> Exercise instructions:
Only lines containing "rdata" are wanted from the data below. Copy those lines.

> Data:

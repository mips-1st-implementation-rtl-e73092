// mips_dmem: data memory of the single-cycle MIPS core.
//
// 2**ADDR_W 32-bit words addressed by the byte address the ALU computes
// (low two bits ignored: lw and sw move aligned words). Reads are
// combinational and gated by MemRead (the output is zero otherwise); writes
// of the write data (register rt) happen on the rising edge when MemWrite is
// high. The depth is this design's choice; addresses beyond it wrap.
module mips_dmem #(
  parameter int unsigned ADDR_W = 10
) (
  input  logic        clk,
  input  logic        mem_read,
  input  logic        mem_write,
  input  logic [31:0] addr,
  input  logic [31:0] wdata,
  output logic [31:0] rdata
);

  logic [31:0] mem [2**ADDR_W];

  always_ff @(posedge clk) begin
    if (mem_write) mem[addr[ADDR_W+1:2]] <= wdata;
  end

  assign rdata = mem_read ? mem[addr[ADDR_W+1:2]] : '0;

endmodule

> Answer space:
  output logic [31:0] rdata
  assign rdata = mem_read ? mem[addr[ADDR_W+1:2]] : '0;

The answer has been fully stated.